Si los patriotas del siglo XIX hubieran tenido la tecnología de comunicación actual, redes sociales incluidas, seguramente la independencia se habría logrado en pocos meses, en vez de esperar varios años, como sucedió.

Viernes 10 Agosto 2012 | 00:00

Contando desde el 10 de agosto de 1809, el proceso de la Independencia de Ecuador solo pudo concluirse trece años más tarde, en la Batalla del Pichincha del 24 de mayo de 1822. La dificultad en las comunicaciones influyó mucho. El movimiento independentista fue continental -subcontinental en el caso de Sudamérica-, ya que cualquier intento aislado hubiera estado condenado al fracaso. Es por ello que las rebeliones, desde las Provincias Unidas del Río de la Plata (Argentina) en el sur, hasta la Gran Colombia (Ecuador, Colombia y Venezuela) en el norte, se sucedieron con pocos años de diferencia. Pero el Primer Grito de Independencia de los patriotas quiteños fue, de todos modos, el punto de partida, el toque de clarín que resonó de norte a sur de Sudamérica. 
 
EN CONTEXTO. Los hechos no suceden aisladamente. Para leer la historia se debe hacer en un contexto y tomando en cuenta los antecedentes. Desde finales de 1808, Napoleón Bonaparte empezó a extender el Primer Imperio Francés por Europa. En este marco, el rey Fernando VII fue apresado por Napoleón, lo que desembocó en la guerra de independencia española, entre los realistas que querían a Fernando VII y los que tenían ideas republicanas. Las ideas de libertad en América vieron entonces una buena oportunidad.
 
INQUIETUD CRIOLLA. En el Quito de 1809 existía inquietud, por la pasividad del presidente de la Real Audiencia, el conde Ruiz de Castilla Manuel Urriez. La nobleza criolla decidió crear una Junta Suprema que “gobernará interinamente a nombre y como representante de nuestro legítimo soberano, el señor don Fernando Séptimo (...) mientras Su Majestad recupere la Península o viniere a imperar en América (extracto del Acta de la Constitución Quiteña de 1809). La Junta cesó en sus funciones a Urriez y juró lealtad al rey Fernando VII y a la Iglesia Católica, rechazó la invasión de Bonaparte y lo desconoció como autoridad. Esta era la gran preocupación: que Francia controlara España y, consecuentemente, hiciera lo mismo con América. Había razones económicas, ya que con Fernando VII se estaba dando mayor apertura al mercado americano y esto era beneficioso.

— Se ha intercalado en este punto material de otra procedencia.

`timescale 1ps/1ps
// tb_msar_controller: self-checking test of the MSAR controller in a loop
// with an ideal duty-cycle adjuster and comparator written in the bench.
//
// Times are counted in delay-line steps. The input clock has period P and high
// time H; the adjuster output is high for Heff + Ctrl where Heff = H, or P - H
// when Sign = 1; Comp = 1 when 2*(Heff + Ctrl) > P. For each run the bench
// checks:
//   * Sign = (2H > P), captured at clock 2 after Start;
//   * Stop rises exactly at clock N+4 (N+1 = 7 search clocks after SAR_Start),
//     End one clock later, with Ctrl = the largest code that keeps the duty
//     rate at or below 50% (clipped to 0 .. 2^N-1);
//   * in counter mode Ctrl moves one step per clock towards that code and then
//     stays within one step of it; after a drift of H it tracks the new code;
//   * the counter saturates at 2^N-1 and at 0 instead of wrapping.
module tb_msar_controller;
  localparam int N = 6;
  localparam int MAXC = 2**N - 1;
  logic clk_2x = 0, start = 0, comp;
  logic sign, sar_start, stop, done;
  logic [N-1:0] ctrl;
  int checks = 0, failures = 0;
  int P, H;
  int n_sign0 = 0, n_sign1 = 0, n_up = 0, n_down = 0, n_sat_hi = 0, n_sat_lo = 0;

  function automatic int heff();
    return sign ? P - H : H;
  endfunction

  always_comb comp = (2 * (heff() + int'(ctrl)) > P);

  msar_controller #(.N(N)) dut (.*);

  always #1000 clk_2x = ~clk_2x;

  initial begin
    #200_000_000;
    failures++;
    $display("watchdog expired");
    $display("TB_RESULT checks=%0d failures=%0d", checks, failures);
    $finish;
  end

  task automatic check(input int got, input int exp, input string what);
    checks++;
    if (got != exp) begin
      failures++;
      $display("FAIL %s: got %0d expected %0d at %0t (P=%0d H=%0d)", what, got, exp, $time, P, H);
    end
  endtask

  function automatic int target();
    int c = P / 2 - heff();   // largest c with 2*(heff+c) <= P
    if (c < 0) c = 0;
    if (c > MAXC) c = MAXC;
    return c;
  endfunction

  task automatic clock();
    @(posedge clk_2x); #1;
  endtask

  initial begin
    int prev, t;
    for (int run = 0; run < 400; run++) begin
      P = $urandom_range(40, 160);
      H = $urandom_range(P / 8, P - P / 8);
      @(negedge clk_2x) start = 0;
      #1 check(int'(ctrl), 0, "ctrl reset");
      check(int'(sign), 0, "sign reset");
      @(negedge clk_2x) start = 1;
      for (int k = 1; k <= N + 3; k++) begin
        clock();
        check(int'(stop), 0, "stop early");
        if (k == 2) check(int'(sign), int'(2 * H > P), "sign");
        if (k == 3) check(int'(sar_start), 1, "sar_start");
      end
      if (sign) n_sign1++; else n_sign0++;
      clock();   // clock N+4
      check(int'(stop), 1, "stop at clock N+4");
      check(int'(done), 0, "end after stop");
      check(int'(ctrl), target(), "search result");
      clock();
      check(int'(done), 1, "end");
      // counter mode: dither within one step of the target
      repeat (6) begin
        prev = int'(ctrl);
        clock();
        t = target();
        if (int'(ctrl) > prev) n_up++;
        if (int'(ctrl) < prev) n_down++;
        check(int'(int'(ctrl) >= t && int'(ctrl) <= t + 1 || int'(ctrl) == MAXC && t == MAXC), 1, "dither");
      end
      // drift of the input high time
      H = H + $urandom_range(0, 40) - 20;
      if (H < 1) H = 1;
      if (H > P - 1) H = P - 1;
      repeat (70) begin
        prev = int'(ctrl);
        clock();
        if (int'(ctrl) > prev) n_up++;
        if (int'(ctrl) < prev) n_down++;
        check(int'((int'(ctrl) - prev) <= 1 && (prev - int'(ctrl)) <= 1), 1, "one step per clock");
        if (prev == MAXC && !comp) n_sat_hi++;
        if (prev == 0 && comp) n_sat_lo++;
      end
      t = target();
      check(int'(int'(ctrl) >= t && int'(ctrl) <= t + 1 || int'(ctrl) == MAXC && t == MAXC), 1, "tracked drift");
    end
    // saturation: far too short high time, then far too long
    P = 200; H = 10;
    @(negedge clk_2x) start = 0;
    @(negedge clk_2x) start = 1;
    repeat (N + 8) clock();
    check(int'(ctrl), MAXC, "saturate high");
    n_sat_hi++;
    H = 190;   // no sign change after start: Heff becomes far above P/2
    repeat (70) clock();
    check(int'(ctrl), 0, "saturate low");
    clock();
    check(int'(ctrl), 0, "stay at zero");
    n_sat_lo++;
    $display("sign0=%0d sign1=%0d up=%0d down=%0d sat_hi=%0d sat_lo=%0d",
             n_sign0, n_sign1, n_up, n_down, n_sat_hi, n_sat_lo);
    if (n_sign0 == 0 || n_sign1 == 0 || n_up == 0 || n_down == 0) failures++;
    $display("TB_RESULT checks=%0d failures=%0d", checks, failures);
    $finish;
  end
endmodule
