`timescale 1ps/1ps
// msar_dcc: all-digital MSAR-controlled duty-cycle corrector (top).
//
// The corrector brings the duty cycle of a clock to 50% in closed loop. The
// duty-cycle adjuster lengthens the high time of the (possibly inverted) input
// clock by Ctrl steps of a programmable delay line; the duty-cycle detector
// reports whether the corrected clock CLK_OUT is high for more than half its
// period (Comp); the MSAR controller, clocked by CLK_2X = CLK_IN/2, first
// captures Sign from the uncorrected clock, then finds Ctrl by a 6-bit binary
// search (7 CLK_2X cycles) and finally keeps adjusting Ctrl by one LSB per
// cycle as an up/down counter, so the loop follows later drift of the input
// duty cycle, supply or temperature.
//
// Start low resets the controller (Sign = 0, Ctrl = 0, CLK_OUT is the delayed
// input clock); correction begins when Start rises. End rises when the binary
// search is over and the counter mode has begun; it is meant for the DLL that
// uses the clock, which also needs Sign because with Sign = 1 the output is
// the corrected inverted clock.
//
// The adjuster and detector are behavioural models of analog circuits, so this
// top simulates but does not synthesize as a whole; the divider and the
// controller are synthesizable. The block structure follows the published MSAR-DCC.
module msar_dcc #(
  parameter int unsigned N = msar_dcc_pkg::CTRL_BITS
) (
  input  logic         clk_in,     // CLK_IN, clock to be corrected
  input  logic         start,      // Start, low = reset
  output logic         clk_out,    // CLK_OUT, corrected clock
  output logic         sign,       // Sign, CLK_OUT derived from ~CLK_IN
  output logic [N-1:0] ctrl,       // Ctrl, falling-edge delay setting
  output logic         comp,       // Comp, duty rate of CLK_OUT above 50%
  output logic         clk_2x,     // CLK_2X, controller clock
  output logic         sar_start,  // SAR_Start, binary search running
  output logic         stop,       // binary search done, counter mode
  output logic         done        // End
);

  clk_div2 u_div2 (
    .clk_in (clk_in),
    .clk_2x (clk_2x)
  );

  duty_cycle_adjuster #(.N(N)) u_adjuster (
    .clk_in  (clk_in),
    .sign    (sign),
    .ctrl    (ctrl),
    .clk_out (clk_out)
  );

  duty_cycle_detector u_detector (
    .clk_out (clk_out),
    .comp    (comp)
  );

  msar_controller #(.N(N)) u_ctrl (
    .clk_2x    (clk_2x),
    .start     (start),
    .comp      (comp),
    .sign      (sign),
    .ctrl      (ctrl),
    .sar_start (sar_start),
    .stop      (stop),
    .done      (done)
  );

endmodule
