`timescale 1ps/1ps
// tb_msar_dcc: end-to-end test of the closed-loop duty-cycle corrector at its
// default parameters (6-bit Ctrl, 10 ps delay step, 60 ps fixed delay).
//
// Each run sets an input clock period and duty rate, pulses Start low and then
// high, and checks:
//   * Sign = 1 exactly when the input duty rate is above 50%;
//   * SAR_Start three CLK_2X clocks after Start and Stop seven clocks after
//     SAR_Start (binary search of 6 bits), End one clock later;
//   * Ctrl at Stop equals floor((P/2 - Heff) / 10 ps) clipped to 0..63, where
//     Heff is the high time of the (possibly inverted) input, and the measured
//     high time of CLK_OUT is within one step of half the period;
//   * after a drift of the input duty rate, the counter mode moves Ctrl back
//     to a corrected duty rate (closed loop), and saturates at 63 when the
//     correction needed exceeds the range;
//   * power-down: with the input clock stopped, Sign and Ctrl are kept, and
//     when it returns the output is corrected again without a new search
//     (within a few CLK_2X cycles: a comparison that was still on its way
//     when the clock stopped can move Ctrl by one step).
// The number of times each mechanism occurred is counted; one that never
// occurs counts as a failure.
module tb_msar_dcc;
  localparam int STEP = 10;
  localparam int MAXC = 63;

  logic clk_in = 0, start = 0;
  logic clk_out, sign, comp, clk_2x, sar_start, stop, done;
  logic [5:0] ctrl;

  int checks = 0, failures = 0;
  int per = 1000, hi = 500;
  int n_sign0 = 0, n_sign1 = 0, n_search = 0, n_up = 0, n_down = 0;
  int n_track = 0, n_sat = 0, n_pd = 0;

  msar_dcc dut (.*);

  // input clock with variable period and high time
  logic pd = 0;   // power-down: input clock stopped low
  initial forever begin
    if (pd) begin
      clk_in = 0;
      wait (!pd);
    end else begin
      clk_in = 1; #(hi);
      clk_in = 0; #(per - hi);
    end
  end


  initial begin
    #1_000_000_000;
    failures++;
    $display("watchdog expired");
    $display("TB_RESULT checks=%0d failures=%0d", checks, failures);
    $finish;
  end

  task automatic check(input int got, input int exp, input string what);
    checks++;
    if (got != exp) begin
      failures++;
      $display("FAIL %s: got %0d expected %0d at %0t (per=%0d hi=%0d)",
               what, got, exp, $time, per, hi);
    end
  endtask

  function automatic int expected_ctrl(input logic s);
    int heff = s ? per - hi : hi;
    int c = (per / 2 - heff) / STEP;
    if (per / 2 - heff < 0) c = 0;
    if (c > MAXC) c = MAXC;
    return c;
  endfunction

  task automatic clk2();
    @(posedge clk_2x); #1;
  endtask

  // the most recent complete high time of CLK_OUT, sampled after a full period
  task automatic measure(output int high, output int period);
    longint t_prev_r, t_r, t_f;
    @(posedge clk_out) t_prev_r = $time;
    @(posedge clk_out) t_r = $time;
    @(negedge clk_out) t_f = $time;
    high = int'(t_f - t_r);
    period = int'(t_r - t_prev_r);
  endtask

  initial begin
    int high, period, prev, cnt;
    for (int run = 0; run < 400; run++) begin
      case (run)
        0: begin per = 1000; hi = 500; end
        1: begin per = 1000; hi = 300; end
        2: begin per = 1000; hi = 700; end
        3: begin per = 2500; hi = 500; end     // needs more than 63 steps
        default: begin
          per = 2 * $urandom_range(400, 1200);
          hi  = $urandom_range(per / 2 - 600 > per / 5 ? per / 2 - 600 : per / 5,
                               per / 2 + 600 < per - per / 5 ? per / 2 + 600 : per - per / 5);
        end
      endcase
      @(negedge clk_2x) start = 0;
      repeat (3) clk2();
      check(int'(ctrl), 0, "ctrl reset");
      @(negedge clk_2x) start = 1;
      cnt = 0;
      while (!sar_start && cnt < 20) begin clk2(); cnt++; end
      check(cnt, 3, "clocks from Start to SAR_Start");
      check(int'(sign), int'(2 * hi > per), "sign");
      if (sign) n_sign1++; else n_sign0++;
      cnt = 0;
      while (!stop && cnt < 20) begin clk2(); cnt++; end
      check(cnt, 7, "search clocks (SAR_Start to Stop)");
      check(int'(ctrl), expected_ctrl(sign), "search result");
      n_search++;
      if (int'(ctrl) == MAXC && expected_ctrl(sign) == MAXC) n_sat++;
      check(int'(done), 0, "End after Stop");
      clk2();
      check(int'(done), 1, "End");
      measure(high, period);
      check(period, per, "output period");
      if (expected_ctrl(sign) < MAXC)
        check(int'(high - per / 2 <= STEP && per / 2 - high <= STEP), 1, "duty within one step");
      // counter mode: hold lock for a few cycles
      repeat (8) begin
        prev = int'(ctrl); clk2();
        if (int'(ctrl) > prev) n_up++;
        if (int'(ctrl) < prev) n_down++;
      end
      // power-down: the clock stops for a while; the code is kept and the
      // output is corrected again as soon as the clock returns
      if (run % 4 == 2) begin
        logic [5:0] held;
        logic       held_sign;
        held = ctrl;
        held_sign = sign;
        @(negedge clk_in) pd = 1;
        #(20 * per);
        check(int'(ctrl), int'(held), "code kept in power-down");
        pd = 0;
        // a Comp sampled just before the stop may move Ctrl by one step;
        // the counter recovers within a few CLK_2X cycles
        repeat (4) clk2();
        check(int'(int'(ctrl) - int'(held) <= 2 && int'(held) - int'(ctrl) <= 2), 1,
              "code near the stored one after power-down");
        measure(high, period);
        check(int'(stop), 1, "no new search after power-down");
        check(int'(sign), int'(held_sign), "sign kept in power-down");
        if (expected_ctrl(sign) < MAXC)
          check(int'(high - per / 2 <= STEP && per / 2 - high <= STEP), 1, "duty after power-down");
        n_pd++;
      end
      // drift of the input duty rate by up to +/-150 ps
      if (run % 2 == 1 && expected_ctrl(sign) < MAXC) begin
        automatic int d = $urandom_range(0, 300) - 150;
        hi = hi + d;
        repeat (40) begin
          prev = int'(ctrl); clk2();
          if (int'(ctrl) > prev) n_up++;
          if (int'(ctrl) < prev) n_down++;
        end
        measure(high, period);
        if (expected_ctrl(sign) > 0 && expected_ctrl(sign) < MAXC) begin
          check(int'(high - per / 2 <= STEP && per / 2 - high <= STEP), 1, "tracked drift");
          n_track++;
        end
      end
    end
    $display("sign0=%0d sign1=%0d searches=%0d up=%0d down=%0d tracked=%0d saturated=%0d power_down=%0d",
             n_sign0, n_sign1, n_search, n_up, n_down, n_track, n_sat, n_pd);
    if (n_pd == 0)    begin failures++; $display("FAIL power-down never seen"); end
    if (n_sign0 == 0) begin failures++; $display("FAIL Sign=0 never seen"); end
    if (n_sign1 == 0) begin failures++; $display("FAIL Sign=1 never seen"); end
    if (n_up == 0)    begin failures++; $display("FAIL count up never seen"); end
    if (n_down == 0)  begin failures++; $display("FAIL count down never seen"); end
    if (n_track == 0) begin failures++; $display("FAIL drift tracking never seen"); end
    if (n_sat == 0)   begin failures++; $display("FAIL saturation never seen"); end
    $display("TB_RESULT checks=%0d failures=%0d", checks, failures);
    $finish;
  end
endmodule
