The structure follows the published description of such a processor: a single bus; the
registers IR, A, B, PC and DADDR; a register file with four scratch registers; a comparator
feeding the microsequencer; horizontal microcode; the four sequencing modes; PC pointing past
the fetched instruction; a dispatch table in memory; and staging followed by flush for
updates. So do the platform (32 KB RAM, UART, cycle timer, LEDs) and the behaviour and cycle
costs of the Trojans.

The following are this design's own choices:

- **Microinstruction encoding.** Field set, widths and the 32-bit constant field. The ALU can
  take B as left operand and a constant as right operand.
- **The whole power-up microprogram.** The fetch routine, and every instruction routine except
  the general shape of ADD and BEQ.
- **The control store.** Its size (1024 words), and reading it with the next address so that
  its output register serves as the uIR.
- **Dispatch.** The dispatch key and the table size (512 entries).
- **The update unit.** Buffer depth (128), the register map, holding the core at an instruction
  boundary, and copying one entry per clock.
- **Memory map and bus.** The memory map, the bus protocol and the one-cycle read latency of
  every slave.
- **Peripherals.** UART framing, bit rate and registers; timer width and registers; LED
  width.
- **Reset and exceptions.** The reset PC is 0. ECALL, EBREAK and illegal instructions halt the
  core.
- **The Trojan microroutines.** They are written for this datapath. The timing-leak XOR is
  cheaper than a byte-mask implementation would be, because the constant field and the zero
  register make the masks easy.

Not present:

- **Interrupts.** The interrupt controller of the reference platform is not built, because
  its behaviour is unspecified.
- **Misaligned loads and stores.**
- **CSRs, privilege modes and traps.**
- **A microcode compiler.** It is replaced by the SystemVerilog constructor functions.
- **A fixed host-side update protocol.** The hardware only provides the update registers. The
  UART byte format used by the example bootloader in `tb_wl_uart_boot` is just one possible
  software convention.

## 6. Files and simulation

`rtl/`:

- `ucpu_pkg` holds the types and the memory map.
- `ucode_pkg` holds the microcode constructors and the power-up microprogram.
- Core: `ucode_cpu`, built from `useq`, `ucode_rom`, `instr_dec`, `ucode_alu`, `ucode_cmp`,
  `imm_gen`, `regfile` and `ram_iface`.
- System: `sys_ram`, `soc_bus`, `uart`, `timer`, `led_port`, `ucode_update`, and the top
  `ucode_soc`.

`tb/` holds one self-checking testbench per module (`tb_<module>`), the workload testbenches
`tb_wl_*`, `rv_asm_pkg` (an RV32I instruction encoder) and `trojan_ucode_pkg` (the Trojan
microroutines of section 4). Each testbench prints
`TB_RESULT checks=N failures=M`.

Run any testbench with Verilator 5:

```
verilator --binary --timing --assert -Wno-fatal -Irtl -Itb -y rtl -y tb +libext+.sv \
    rtl/ucpu_pkg.sv rtl/ucode_pkg.sv tb/rv_asm_pkg.sv tb/trojan_ucode_pkg.sv \
    tb/tb_ucode_soc.sv \
    --top-module tb_ucode_soc -o sim
obj_dir/sim
```

Replace `tb_ucode_soc` with any other testbench name. The end-to-end and workload tests run
at full size, in a few seconds each.

Two notes on simulation:

- The testbenches start with reset released, then assert it, so that the asynchronous reset
  sees an edge.
- The memory contents of `sys_ram` are written directly by the testbenches; the hardware does
  not initialise RAM.
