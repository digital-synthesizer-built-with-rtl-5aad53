// debouncer: cleans up one mechanical pushbutton.
//
// The raw input is first passed through two flip-flops (it is asynchronous
// to the clock). The output changes only after the synchronised input has
// held a new value for DEBOUNCE_CYCLES consecutive clocks; any bounce
// restarts the count. The source design debounces its keys but does not
// say how; this counter and its default of 10 ms at 27 MHz are this
// design's choice. Output latency: DEBOUNCE_CYCLES + 2 clocks.
module debouncer #(
  parameter int unsigned DEBOUNCE_CYCLES = 270_000
) (
  input  logic clk,
  input  logic rst,
  input  logic noisy,
  output logic clean
);

  localparam int unsigned CNT_W = $clog2(DEBOUNCE_CYCLES + 1);

  logic             sync_0, sync_1;
  logic [CNT_W-1:0] count;

  always_ff @(posedge clk) begin
    if (rst) begin
      sync_0 <= 1'b0;
      sync_1 <= 1'b0;
      count  <= '0;
      clean  <= 1'b0;
    end else begin
      sync_0 <= noisy;
      sync_1 <= sync_0;
      if (sync_1 == clean) begin
        count <= '0;
      end else if (count == CNT_W'(DEBOUNCE_CYCLES - 1)) begin
        count <= '0;
        clean <= sync_1;
      end else begin
        count <= count + 1'b1;
      end
    end
  end

endmodule
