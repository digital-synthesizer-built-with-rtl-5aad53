// tb_debouncer: drives a bouncing input and checks that the output follows
// only after the input has been stable for DEBOUNCE_CYCLES clocks (plus the
// two-flop synchroniser), and never follows shorter glitches.
`timescale 1ns / 1ps
module tb_debouncer;
  localparam int D = 20;
  logic clk = 1'b0, rst = 1'b1, noisy = 1'b0, clean;
  int checks = 0, failures = 0, rejected = 0;

  debouncer #(.DEBOUNCE_CYCLES(D)) dut (.clk(clk), .rst(rst), .noisy(noisy), .clean(clean));

  always #5 clk = ~clk;

  initial begin
    #1000000;
    failures++;
    $display("watchdog expired");
    $display("TB_RESULT checks=%0d failures=%0d", checks, failures);
    $finish;
  end

  initial begin
    logic level;
    level = 1'b0;
    repeat (3) @(posedge clk);
    rst <= 1'b0;
    for (int t = 0; t < 40; t++) begin
      // bounce: short pulses of the new level, each shorter than D
      for (int b = 0; b < 4; b++) begin
        int len;
        len = 1 + int'($urandom % (D - 3));
        @(negedge clk); noisy = ~level;
        repeat (len) begin
          @(negedge clk);
          checks++;
          if (clean != level) begin failures++; $display("FAIL followed a glitch"); end
        end
        noisy = level;
        repeat (3) @(negedge clk);
        rejected++;
      end
      // settle on the new level and time the output
      noisy = ~level;
      for (int c = 1; c <= D + 4; c++) begin
        @(negedge clk);
        checks++;
        if (clean != ((c >= D + 2) ? ~level : level)) begin
          failures++;
          if (failures < 10) $display("FAIL toggle %0d cycle %0d clean %b", t, c, clean);
        end
      end
      level = ~level;
    end
    $display("glitches rejected=%0d", rejected);
    $display("TB_RESULT checks=%0d failures=%0d", checks, failures);
    $finish;
  end
endmodule
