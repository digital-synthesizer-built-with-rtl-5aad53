// mixer: sums the per-key tone samples into one audio sample.
//
// In play and record modes the mixer adds wave_value to a running sum in
// every cycle where read_value is high. Samples are two's-complement
// values held in plain vectors. If the sum or the new value is negative
// the addition is done modulo 2^16, which is ordinary two's-complement
// addition. If both are positive and the result would pass 0x7fff, the sum
// is clamped to 0x7fff instead of wrapping to a negative number. Negative
// overflow is not clamped; this follows the source design. On ready the
// sum is copied to sample_out (to the AC97 link and the recorder) and
// cleared. In playback mode the mixer instead copies mem_value (the
// recorder's output) to sample_out on ready.
//
// Timing: sample_out changes only in the cycle after ready and holds for a
// whole sample period. A read_value in the same cycle as ready is ignored.
module mixer
  import synth_pkg::*;
(
  input  logic    clk,
  input  logic    rst,
  input  logic    ready,
  input  logic    read_value,
  input  mode_e   mode,
  input  sample_t wave_value,
  input  sample_t mem_value,
  output sample_t sample_out
);

  sample_t           sum;
  logic [SAMPLE_W:0] wide;

  assign wide = {1'b0, sum} + {1'b0, wave_value};

  always_ff @(posedge clk) begin
    if (rst) begin
      sum        <= '0;
      sample_out <= '0;
    end else if (ready) begin
      sample_out <= (mode == MODE_PLAYBACK) ? mem_value : sum;
      sum        <= '0;
    end else if (read_value) begin
      if (sum[SAMPLE_W-1] || wave_value[SAMPLE_W-1]) begin
        sum <= wide[SAMPLE_W-1:0];
      end else if (wide > {1'b0, SAMPLE_MAX_POS}) begin
        sum <= SAMPLE_MAX_POS;
      end else begin
        sum <= wide[SAMPLE_W-1:0];
      end
    end
  end

endmodule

Sin embargo, en los Virreinatos de Bogotá y Lima la noticia del 10 de agosto de 1809 en Quito se interpretó como un intenso de insurrección.
 
ACCIÓN HEROICA. La falta de apoyo del resto de provincias fue la ingrata sorpresa para los patriotas quiteños. Los líderes de la Junta de Gobierno fueron apresados y casi un año después, el 2 de agosto de 1810, un grupo de soldados y simpatizantes los liberó, lo que llevó a la muerte de los insurrectos por parte de fuerzas militares españolas. Quito y el resto de la América española buscaban igualdad y autonomía, no tanto independencia, si bien las ideas libertarias no tardaron en surgir y afianzarse, en un proceso que luego se tornó irreversible. El proceso de libertad en Ecuador y en otros países recibió el impulso de dos hombres: Eugenio Espejo y el venezolano Francisco de Miranda.  <
 
Los rostros de la gesta histórica
 
Xavier Ascázubi
Este patriota quiteño tuvo una importante actuación el 10 de agosto de 1809.
Recibió de la Junta Soberana de Quito el grado de Teniente Coronel, y al mando de un pequeño ejército marchó hacia el norte de Quito para intentar detener a las fuerzas represoras realistas que venían de Nueva Granada. Los quiteños fueron vencidos y, capturado y encerrado en los calabozos del Cuartel Real de Lima, fue muerto el 2 de agosto de 1810.  <
 
Manuela Cañizares 
Nació en Quito el 27 de agosto de 1769 y murió en la misma ciudad el 15 de diciembre de 1814. En su casa se reunió el grupo de patriotas que declaró la independencia de la Real Audiencia de Quito.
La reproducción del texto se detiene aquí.